Got it. That's helpful. And maybe as my follow-up, I think you kind of alluded to this in one of your previous answers, but just curious on your plans for sales and marketing investment going into Q4 and in 2026 as well. I know that you've generated around like 10 basis points of leverage for 2 consecutive quarters now. So just wondering if like more room for leverage over there going forward.
I believe your question was about our investments in marketing and sales, and the leverage we're achieving from those. What we're observing is that we're gaining leverage across our portfolio from past investments. We will continue to assess opportunities for additional investments. As I mentioned earlier, we are operating in a growth market and experiencing significant growth. Achieving high single-digit organic growth on a constant currency basis is challenging for many, but we're successfully executing in a market that allows for that level of growth. Therefore, we plan to keep making investments to acquire customers, increase our market share, and strengthen our position.
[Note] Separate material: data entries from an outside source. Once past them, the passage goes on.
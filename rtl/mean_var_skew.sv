// Streaming mean / variance / skewness core for grey-level images.
//
// The core computes three image statistics without building a histogram. It
// uses the moment form of the formulas:
//   mean     = S1 / NM
//   variance = S2 / NM - mean^2
//   skewness = S3 / NM - 3 * mean * (S2 / NM) + 2 * mean^3
// where S1, S2 and S3 are the sums of i, i^2 and i^3 over the NM pixels of an
// image. Each division is a right shift (NM is a power of two) that truncates,
// and the truncated quotients are what the later terms use, so the outputs are
// integer values: for the 8x8 reference image they are 14, 250 and 6526.
//
// Datapath: a power unit forms i^2 and i^3 of the incoming pixel; three
// accumulators sum i, i^2 and i^3; three shift-right registers divide the
// three sums by NM and hold the quotients; a variance stage (multiplier and
// subtractor) and a skewness stage (multipliers, subtractor and adder) form
// the results from the held quotients. A pixel counter marks the last pixel
// of each image.
//
// Interface and timing: one pixel enters on `datain` at every rising edge of
// `clock` while `reset` is low, in raster order, with no gaps; images follow
// each other back to back. The first pixel of the first image is the one
// sampled at the first edge with `reset` low. The edge that samples the last
// (NM-th) pixel of an image loads the quotients, so `meanout`, `varians` and
// `skweness` show that image's results from then on, NM clocks after its first
// pixel, and hold them until the next image has been read. `frame_done` pulses
// for one clock after each such edge; `result_valid` is low from reset until
// the first image has been read and high afterwards (before that the outputs
// are zero). `skweness` is two's complement. `reset` is synchronous and active
// high.
//
// The arithmetic, the three accumulators, the 6-bit shifts, the 64-clock
// latency and the port names and widths follow the published design; the
// reset style, the two status outputs, the zero outputs before the first
// result and the wrap-around of skewness values outside the 16-bit range are
// this implementation's choices.
module mean_var_skew
  import mvs_pkg::*;
#(
  parameter int unsigned PIX_W    = PIX_W_DEF,
  parameter int unsigned IMG_ROWS = IMG_ROWS_DEF,
  parameter int unsigned IMG_COLS = IMG_COLS_DEF,
  parameter int unsigned VAR_W    = VAR_W_DEF,
  parameter int unsigned SKEW_W   = SKEW_W_DEF
) (
  input  logic                     clock,
  input  logic                     reset,
  input  logic [PIX_W-1:0]         datain,
  output logic [PIX_W-1:0]         meanout,
  output logic [VAR_W-1:0]         varians,
  output logic signed [SKEW_W-1:0] skweness,
  output logic                     result_valid,
  output logic                     frame_done
);

  localparam int unsigned N_PIX = IMG_ROWS * IMG_COLS;
  localparam int unsigned SHIFT = $clog2(N_PIX);
  localparam int unsigned S1_W  = sum_width(PIX_W, N_PIX);
  localparam int unsigned S2_W  = sum_width(2*PIX_W, N_PIX);
  localparam int unsigned S3_W  = sum_width(3*PIX_W, N_PIX);

  // The divider is a shift, so the pixel count must be a power of two.
  if (N_PIX != (1 << SHIFT)) begin : g_bad_size
    $error("IMG_ROWS*IMG_COLS must be a power of two");
  end

  logic                  last;
  logic [2*PIX_W-1:0]    pix_sq;
  logic [3*PIX_W-1:0]    pix_cube;
  logic [S1_W-1:0]       s1;
  logic [S2_W-1:0]       s2;
  logic [S3_W-1:0]       s3;
  logic [PIX_W-1:0]      mean_q;
  logic [2*PIX_W-1:0]    e2_q;
  logic [3*PIX_W-1:0]    e3_q;

  frame_counter #(.N_PIXELS(N_PIX)) u_counter (
    .clk(clock), .reset, .count(), .last
  );

  power_unit #(.PIX_W(PIX_W)) u_power (
    .pix(datain), .pix_sq, .pix_cube
  );

  accumulator #(.IN_W(PIX_W), .ACC_W(S1_W)) u_acc_i (
    .clk(clock), .reset, .restart(last), .term(datain), .total(s1)
  );
  accumulator #(.IN_W(2*PIX_W), .ACC_W(S2_W)) u_acc_i2 (
    .clk(clock), .reset, .restart(last), .term(pix_sq), .total(s2)
  );
  accumulator #(.IN_W(3*PIX_W), .ACC_W(S3_W)) u_acc_i3 (
    .clk(clock), .reset, .restart(last), .term(pix_cube), .total(s3)
  );

  shift_right_register #(.IN_W(S1_W), .SHIFT(SHIFT)) u_div_i (
    .clk(clock), .reset, .load(last), .d(s1), .q(mean_q)
  );
  shift_right_register #(.IN_W(S2_W), .SHIFT(SHIFT)) u_div_i2 (
    .clk(clock), .reset, .load(last), .d(s2), .q(e2_q)
  );
  shift_right_register #(.IN_W(S3_W), .SHIFT(SHIFT)) u_div_i3 (
    .clk(clock), .reset, .load(last), .d(s3), .q(e3_q)
  );

  variance_unit #(.MEAN_W(PIX_W), .E2_W(2*PIX_W), .VAR_W(VAR_W)) u_var (
    .mean(mean_q), .e2(e2_q), .variance(varians)
  );

  skewness_unit #(.MEAN_W(PIX_W), .E2_W(2*PIX_W), .E3_W(3*PIX_W), .SKEW_W(SKEW_W)) u_skew (
    .mean(mean_q), .e2(e2_q), .e3(e3_q), .skewness(skweness)
  );

  assign meanout = mean_q;

  always_ff @(posedge clock) begin
    if (reset) begin
      result_valid <= 1'b0;
      frame_done   <= 1'b0;
    end else begin
      frame_done <= last;
      if (last) result_valid <= 1'b1;
    end
  end

endmodule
I would add that from a marketing standpoint, we will continue to spend our marketing dollars. We have a budget allocated for it and we utilize those funds based on our knowledge of the market, ensuring appropriate allocation. Typically, we focus our spending in the marketing channel and plan to invest a certain percentage of our revenue there. We find the most opportunities for leverage in sales productivity. When looking at SG&A, it's the selling side where we make investments; sometimes this leads to cycles where we must evaluate the next level of investment as productivity increases. This may create short-term challenges on the sales side, but we understand that in the long term, this investment results in accelerated growth in a strong margin business. Balancing these aspects is something we continually assess.
Right. As you achieve incremental gross margins of around 58 percent, you gain leverage on the general and administrative expenses, which encourages you to make those investments. You want to expand and that's our primary focus. Jerry and I are fully aligned in our desire to continue investing in and growing the business, as growth is an exciting endeavor.
And we have reached the end of the question-and-answer session. I would like to turn the floor back to management for closing remarks.
Thank you, everyone, for joining us today. We appreciate your interest in our company and look forward to speaking with you on our Q4 earnings call.
Thank you. And this concludes today's conference, and you may disconnect your lines at this time. Thank you for your participation.